**Information supplied**
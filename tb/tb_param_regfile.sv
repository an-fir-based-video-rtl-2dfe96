// tb_param_regfile: writes random contents into every parameter group
// through the byte interface (group select byte, then the group's bytes,
// most significant first), checks each group's outputs against the bytes
// written, checks that reading a group returns its bytes from the top and
// leaves it unchanged, that a short write shifts the group by whole bytes,
// and that a write into CoefParam gives exactly one coef_we at STOP.
module tb_param_regfile;
  import vfc_pkg::*;
  logic clk = 0, rst_n = 0;
  logic wr_valid, wr_first, rd_next, stop_evt, coef_we;
  logic [7:0] wr_byte, rd_byte;
  static_param_t p_static;
  pan_param_t p_pan;
  zoom_param_t p_zoom;
  pip_param_t p_pip;
  coef_param_t p_coef;
  int checks = 0, failures = 0, coef_wes = 0;

  param_regfile dut (.*);
  always #5 clk = ~clk;
  initial begin
    repeat (100000) @(posedge clk);
    failures++; $display("TB_RESULT checks=%0d failures=%0d", checks, failures); $finish;
  end
  always @(posedge clk) if (rst_n) coef_wes += int'(coef_we);

  localparam int NB [5] = '{13, 3, 11, 4, 4};

  task automatic wbyte(logic [7:0] b, logic first);
    wr_valid = 1; wr_byte = b; wr_first = first; @(posedge clk); #1; wr_valid = 0; wr_first = 0;
    repeat (2) @(posedge clk); #1;
  endtask
  task automatic stop(); stop_evt = 1; @(posedge clk); #1 stop_evt = 0; @(posedge clk); #1; endtask

  function automatic logic [103:0] group_val(int g);
    case (g)
      0: return 104'(p_static);
      1: return 104'(p_pan);
      2: return 104'(p_zoom);
      3: return 104'(p_pip);
      default: return 104'(p_coef);
    endcase
  endfunction

  initial begin
    logic [103:0] v, want;
    wr_valid = 0; wr_first = 0; wr_byte = 0; rd_next = 0; stop_evt = 0;
    repeat (2) @(posedge clk); #1 rst_n = 1;
    checks++;
    if (p_static.in_line_len != 12'd1920 || p_zoom.h_step != 20'h10000 || p_pip.pip_en) begin
      failures++; $display("reset values wrong");
    end
    for (int round = 0; round < 3; round++)
      for (int g = 0; g < 5; g++) begin
        want = '0;
        wbyte(8'(g), 1);
        for (int i = 0; i < NB[g]; i++) begin
          logic [7:0] b; b = 8'($urandom);
          want = {want[95:0], b};
          wbyte(b, 0);
        end
        stop();
        v = group_val(g);
        checks++;
        if (v != want) begin failures++; $display("group %0d: %h exp %h", g, v, want); end
        // read back all bytes
        for (int i = NB[g] - 1; i >= 0; i--) begin
          checks++;
          if (rd_byte != want[8*i +: 8]) begin failures++; $display("read g%0d byte %0d", g, i); end
          rd_next = 1; @(posedge clk); #1 rd_next = 0; @(posedge clk); #1;
        end
        checks++;
        if (group_val(g) != want) begin failures++; $display("read changed group %0d", g); end
      end
    checks++;
    if (coef_wes != 3) begin failures++; $display("coef_we count %0d", coef_wes); end
    // short write to PanningParam: one byte shifts the group up by a byte
    want = 104'(p_pan);
    wbyte(8'd1, 1); wbyte(8'hA5, 0); stop();
    checks++;
    if (p_pan != pan_param_t'({want[15:0], 8'hA5})) begin failures++; $display("short write"); end
    $display("TB_RESULT checks=%0d failures=%0d", checks, failures);
    $finish;
  end
endmodule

**Try it**
The material should be transcribed exactly, every line included.

**The answer**
filename tb/tb_param_regfile.sv
repository an-fir-based-video-rtl-2dfe96
// tb_param_regfile: writes random contents into every parameter group
// through the byte interface (group select byte, then the group's bytes,
// most significant first), checks each group's outputs against the bytes
// written, checks that reading a group returns its bytes from the top and
// leaves it unchanged, that a short write shifts the group by whole bytes,
// and that a write into CoefParam gives exactly one coef_we at STOP.
module tb_param_regfile;
  import vfc_pkg::*;
  logic clk = 0, rst_n = 0;
  logic wr_valid, wr_first, rd_next, stop_evt, coef_we;
  logic [7:0] wr_byte, rd_byte;
  static_param_t p_static;
  pan_param_t p_pan;
  zoom_param_t p_zoom;
  pip_param_t p_pip;
  coef_param_t p_coef;
  int checks = 0, failures = 0, coef_wes = 0;

  param_regfile dut (.*);
  always #5 clk = ~clk;
  initial begin
    repeat (100000) @(posedge clk);
    failures++; $display("TB_RESULT checks=%0d failures=%0d", checks, failures); $finish;
  end
  always @(posedge clk) if (rst_n) coef_wes += int'(coef_we);

  localparam int NB [5] = '{13, 3, 11, 4, 4};

  task automatic wbyte(logic [7:0] b, logic first);
    wr_valid = 1; wr_byte = b; wr_first = first; @(posedge clk); #1; wr_valid = 0; wr_first = 0;
    repeat (2) @(posedge clk); #1;
  endtask
  task automatic stop(); stop_evt = 1; @(posedge clk); #1 stop_evt = 0; @(posedge clk); #1; endtask

  function automatic logic [103:0] group_val(int g);
    case (g)
      0: return 104'(p_static);
      1: return 104'(p_pan);
      2: return 104'(p_zoom);
      3: return 104'(p_pip);
      default: return 104'(p_coef);
    endcase
  endfunction

  initial begin
    logic [103:0] v, want;
    wr_valid = 0; wr_first = 0; wr_byte = 0; rd_next = 0; stop_evt = 0;
    repeat (2) @(posedge clk); #1 rst_n = 1;
    checks++;
    if (p_static.in_line_len != 12'd1920 || p_zoom.h_step != 20'h10000 || p_pip.pip_en) begin
      failures++; $display("reset values wrong");
    end
    for (int round = 0; round < 3; round++)
      for (int g = 0; g < 5; g++) begin
        want = '0;
        wbyte(8'(g), 1);
        for (int i = 0; i < NB[g]; i++) begin
          logic [7:0] b; b = 8'($urandom);
          want = {want[95:0], b};
          wbyte(b, 0);
        end
        stop();
        v = group_val(g);
        checks++;
        if (v != want) begin failures++; $display("group %0d: %h exp %h", g, v, want); end
        // read back all bytes
        for (int i = NB[g] - 1; i >= 0; i--) begin
          checks++;
          if (rd_byte != want[8*i +: 8]) begin failures++; $display("read g%0d byte %0d", g, i); end
          rd_next = 1; @(posedge clk); #1 rd_next = 0; @(posedge clk); #1;
        end
        checks++;
        if (group_val(g) != want) begin failures++; $display("read changed group %0d", g); end
      end
    checks++;
    if (coef_wes != 3) begin failures++; $display("coef_we count %0d", coef_wes); end
    // short write to PanningParam: one byte shifts the group up by a byte
    want = 104'(p_pan);
    wbyte(8'd1, 1); wbyte(8'hA5, 0); stop();
    checks++;
    if (p_pan != pan_param_t'({want[15:0], 8'hA5})) begin failures++; $display("short write"); end
    $display("TB_RESULT checks=%0d failures=%0d", checks, failures);
    $finish;
  end
endmodule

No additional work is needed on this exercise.